(TASK DESCRIPTION) Search the data for the string "logic" and gather each line it is in.

GIVEN DATA section start

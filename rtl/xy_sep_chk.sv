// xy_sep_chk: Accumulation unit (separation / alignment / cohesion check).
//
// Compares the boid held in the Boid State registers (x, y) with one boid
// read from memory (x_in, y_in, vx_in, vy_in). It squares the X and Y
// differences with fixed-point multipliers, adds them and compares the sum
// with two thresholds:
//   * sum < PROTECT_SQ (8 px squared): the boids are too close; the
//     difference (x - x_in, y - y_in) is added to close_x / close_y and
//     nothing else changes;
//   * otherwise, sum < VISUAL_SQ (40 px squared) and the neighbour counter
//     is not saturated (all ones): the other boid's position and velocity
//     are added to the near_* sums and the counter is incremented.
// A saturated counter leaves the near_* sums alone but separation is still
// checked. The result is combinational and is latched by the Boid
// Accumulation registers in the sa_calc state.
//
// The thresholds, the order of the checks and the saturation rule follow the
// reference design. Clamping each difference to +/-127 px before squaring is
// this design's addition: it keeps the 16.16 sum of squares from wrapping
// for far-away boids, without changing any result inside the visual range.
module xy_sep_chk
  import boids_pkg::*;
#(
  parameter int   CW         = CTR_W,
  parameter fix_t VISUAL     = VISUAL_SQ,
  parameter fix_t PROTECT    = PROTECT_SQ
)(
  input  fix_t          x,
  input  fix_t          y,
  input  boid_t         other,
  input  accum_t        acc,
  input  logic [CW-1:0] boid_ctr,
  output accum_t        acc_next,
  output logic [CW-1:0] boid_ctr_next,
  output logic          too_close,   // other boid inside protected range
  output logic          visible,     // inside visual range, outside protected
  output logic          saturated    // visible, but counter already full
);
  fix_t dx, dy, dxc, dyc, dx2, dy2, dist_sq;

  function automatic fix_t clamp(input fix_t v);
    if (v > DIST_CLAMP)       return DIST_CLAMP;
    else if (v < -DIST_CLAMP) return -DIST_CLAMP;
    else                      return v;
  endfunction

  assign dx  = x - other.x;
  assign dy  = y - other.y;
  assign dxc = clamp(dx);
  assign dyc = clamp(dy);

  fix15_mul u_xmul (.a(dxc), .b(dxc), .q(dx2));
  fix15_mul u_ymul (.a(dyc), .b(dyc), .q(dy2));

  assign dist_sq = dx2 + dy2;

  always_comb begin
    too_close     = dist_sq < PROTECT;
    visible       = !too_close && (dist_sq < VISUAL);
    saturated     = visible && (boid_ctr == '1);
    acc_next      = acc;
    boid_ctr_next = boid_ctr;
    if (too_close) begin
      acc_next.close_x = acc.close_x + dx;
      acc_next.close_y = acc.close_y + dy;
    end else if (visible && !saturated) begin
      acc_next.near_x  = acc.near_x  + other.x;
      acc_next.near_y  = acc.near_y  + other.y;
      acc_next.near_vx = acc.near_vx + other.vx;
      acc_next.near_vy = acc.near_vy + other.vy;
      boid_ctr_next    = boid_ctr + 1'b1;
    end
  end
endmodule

GIVEN DATA section end

(EXERCISE SOLUTION)
  input  logic [CW-1:0] boid_ctr,
  output logic [CW-1:0] boid_ctr_next,
  output logic          too_close,   // other boid inside protected range
  output logic          visible,     // inside visual range, outside protected
  output logic          saturated    // visible, but counter already full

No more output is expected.